Although the pixel screen 32 is supposed to correspond to the printing surface of the printing paper, one character is taken out and shown in FIG. 10 for easy understanding.
Therefore, the scale values actually attached to the x-direction defining line x and the y-direction defining line y in the entire pixel screen 32 are the scale values attached to the x-direction defining line x and the y-direction defining line y in FIG. However, here, only one character is considered. The conversion of outline data into dot data is performed on the assumption that the outline of the character is superimposed on the pixel screen 32, and in the present embodiment, dots are formed at each pixel within the outline of the character. , The bit data of the pixel is set to 1.

The present invention is not limited to the embodiments described above, and various modifications can be made without departing from the spirit of the invention. For example, the present invention can be applied not only to printers other than laser printers, but also to devices other than printers that generally require converting outline data of characters such as characters and symbols into dot data.

[0035]

As is apparent from the above description, when outputting data with a small point size, the data conversion apparatus of the present invention omits one of the constituent lines when the space is collapsed and two constituent lines are in contact with each other. , It is possible to output easy-to-read characters by preventing the characters from being crushed.

[Brief description of drawings]

FIG. 1 is a block diagram of a data conversion unit of a control circuit of a laser printer of this embodiment.

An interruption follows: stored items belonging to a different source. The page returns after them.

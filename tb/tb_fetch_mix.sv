// tb_fetch_mix: fetch-loop throughput on a random instruction mix with
// branches (Fetch + program memory + SwitchBox, consumers always ready).
//
// A random program fills the 8 kB program memory: every instruction has a
// uniformly random opcode (so about one in five is branch-type) and random
// operand bytes. The testbench acts as the
// branch unit: it answers each branch one clock after Fetch starts waiting,
// with a random instruction start (taken) or the next address (not taken).
// Every delivered opcode and operand byte is checked against the program
// and the expected PC, and the average rate in bytes per clock is printed.
// The original quotes 1.37 bytes per cycle for random programs; in this
// clocked version every branch costs a few clocks (wait for the answer,
// flush, one-clock memory), so the rate is lower. The rate is printed and
// only checked to lie between 0.5 and 2 bytes per clock.
module tb_fetch_mix;
  import lut_pkg::*;
  logic clk = 0, rst_n = 0;
  always #5 clk = ~clk;
  int checks = 0, failures = 0;
  task automatic check(input logic ok, input string msg);
    checks++;
    if (!ok) begin failures++; $display("FAIL: %s", msg); end
  endtask

  logic        mem_req, rsp_valid;
  logic [11:0] mem_pair, rsp_pair;
  logic [7:0]  rb0, rb1;
  logic        wr_en = 0;
  logic [12:0] wr_addr = 0;
  logic [7:0]  wr_data = 0;
  logic [1:0]  head_valid;
  logic [15:0] head_addr [2];
  logic [7:0]  head_byte [2];
  logic [1:0]  lane_count [2];
  logic [2:0]  route [2];
  logic        irq_ins, flush, i1_free, i2_free, i3_free;
  logic [15:0] irq_pc, br_pc = 0, pc;
  logic [2:0]  pc_hi;
  logic        ig_req, ig, br_valid = 0, br_ready, waiting;
  logic        i1_valid, i2_valid, i3_valid, acc_valid, acc_free;
  instr1_t     i1_data;
  logic [7:0]  i2_data, i3_data, acc_data;

  imem u_mem (.clk, .rst_n, .req_valid(mem_req), .req_pair(mem_pair), .rsp_valid, .rsp_pair,
              .rsp_byte0(rb0), .rsp_byte1(rb1), .wr_en, .wr_addr, .wr_data);
  switchbox u_sb (.clk, .rst_n, .mem_valid(rsp_valid), .mem_pair(rsp_pair), .mem_byte0(rb0),
                  .mem_byte1(rb1), .head_valid, .head_addr, .head_byte, .lane_count, .route,
                  .irq_ins, .irq_pc, .flush, .pc_hi, .i1_free, .i2_free, .i3_free,
                  .i1_valid, .i1_ready(1'b1), .i1_data, .i2_valid, .i2_ready(1'b1), .i2_data,
                  .i3_valid, .i3_ready(1'b1), .i3_data, .acc_valid, .acc_ready(1'b1), .acc_data,
                  .acc_free);
  fetch dut (.clk, .rst_n, .mem_req, .mem_pair, .head_valid, .head_addr, .head_byte, .lane_count,
             .route, .irq_ins, .irq_pc, .flush, .pc_hi, .i1_free, .i2_free, .i3_free,
             .ig_req, .ig_valid(1'b1), .ig(1'b0), .br_valid, .br_pc, .br_code(1'b0), .br_ready,
             .acc_free, .waiting_branch(waiting), .pc);
  assign ig = 1'b0;

  // ---- random program ----
  logic [7:0] img [8192];
  int         len_of [8192];      // instruction length at each start, 0 elsewhere
  int         starts [$];
  initial begin
    int a, r;
    a = 0;
    for (int i = 0; i < 8192; i++) begin img[i] = 8'h00; len_of[i] = 0; end
    while (a < 8180) begin
      // uniformly random opcode, operand bytes random; lengths from the
      // 8051 instruction-length table
      starts.push_back(a);
      img[a] = 8'($urandom);
      len_of[a] = int'(op_len(img[a]));
      for (int k = 1; k < len_of[a]; k++) img[a + k] = 8'($urandom);
      a += len_of[a];
    end
    starts.push_back(a);          // trailing NOPs up to the end
    for (int i = a; i < 8192; i++) len_of[i] = (i == a) ? 1 : 0;
  end

  // ---- stream checker ----
  logic [15:0] expect_pc = 0, last_pc = 0;
  int bytes = 0, n_instr = 0, n_br = 0;
  always @(posedge clk) if (rst_n) begin
    if (i2_valid) check(i2_data == img[13'(last_pc + 1)], $sformatf("byte 2 of %h", last_pc));
    if (i3_valid) check(i3_data == img[13'(last_pc + 2)], $sformatf("byte 3 of %h", last_pc));
    if (i1_valid) begin
      check(!i1_data.irq && i1_data.pc == expect_pc && i1_data.op == img[13'(i1_data.pc)],
            $sformatf("opcode at %h (expected %h)", i1_data.pc, expect_pc));
      last_pc = i1_data.pc;
      expect_pc = i1_data.pc + 16'(len_of[13'(i1_data.pc)]);
      bytes += len_of[13'(i1_data.pc)];
      n_instr++;
    end
  end

  // ---- branch unit ----
  int clocks = 0;
  initial begin
    for (int i = 0; i < 8192; i++) begin
      wr_en <= 1; wr_addr <= 13'(i); wr_data <= img[i];
      @(posedge clk);
    end
    wr_en <= 0;
    @(posedge clk);
    rst_n <= 1;
    while (clocks < 4000) begin
      @(negedge clk); clocks++;
      if (br_ready && !br_valid) begin
        @(negedge clk); clocks++;
        br_valid = 1;
        if ($urandom_range(0, 1) == 0 || int'(expect_pc) >= 8180) br_pc = 16'(starts[$urandom_range(0, starts.size() - 2)]);
        else br_pc = expect_pc;
        @(negedge clk); clocks++;
        br_valid = 0;
        expect_pc = br_pc;
        n_br++;
      end
    end
    check(n_br > 100, "branches exercised");
    check(2 * bytes > clocks && bytes < 2 * clocks, $sformatf("rate %0d bytes in %0d clocks", bytes, clocks));
    $display("random mix: %0d instructions, %0d branches, %0d bytes in %0d clocks = %0d.%02d bytes/clock",
             n_instr, n_br, bytes, clocks, bytes / clocks, (bytes * 100 / clocks) % 100);
    $display("TB_RESULT checks=%0d failures=%0d", checks, failures);
    $finish;
  end
  initial begin
    repeat (20000) @(posedge clk); failures++;
    $display("TB_RESULT checks=%0d failures=%0d", checks, failures);
    $finish;
  end
endmodule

FIG. 2 is a diagram conceptually showing a function of a CPU.

FIG. 3 is a configuration diagram of line width data.

FIG. 4 is a configuration diagram of conventional outline data.

FIG. 5 is a result of converting outline data into dot data by a conventional method.

FIG. 6 is a flow chart of outline data processing of the present invention.

FIG. 7 is a configuration diagram of outline data of the present invention.

FIG. 8 is a diagram showing line width processing of the present invention.

FIG. 9 is a diagram showing a comparison of dot data obtained by the conventional method and the method of the present invention.

FIG. 10 is a diagram showing a pixel screen.

[Explanation of symbols]

 2 CPU 3 character ROM 6 working memory 24 line width processing unit 26 dot data conversion unit 32 pixel screen

Claims (1)

[Claims] 1. When superposing outline data of one or a plurality of closed-loop contours of a character / symbol on a pixel screen having pixels of a plurality of rows × a plurality of columns, the outline data of the character / symbol is included in a constituent line forming the character / symbol. In a data conversion device having dot data conversion means for converting the outline data into a set of dot data by arranging pixels in a state of satisfying a certain standard, a line width indicating a width of a constituent line forming a character / symbol. Data and
Information indicating the start point / straight line / curve distinction of the outline data of the characters / symbols, the data group of the coordinate value data, and each configuration when arranging pixels in the configuration line specified by the line width data Outline data storage means for storing information for instructing to omit one of the lines when the lines overlap each other; and pixels included in two contour lines forming the constituent line designated by the line width data. When the number in the width direction of the pixel is not the number corresponding to the line width data, at least one of the two contour lines is arranged in the direction and the amount such that the number of the pixels becomes the number corresponding to the line width. Contour line moving means for relatively moving with respect to the screen, and when arranging pixels in each constituent line moved by the contour line moving means, it is determined whether or not each constituent line overlaps. Structure Data conversion apparatus characterized by comprising: a configuration line removing means for removing a line, the.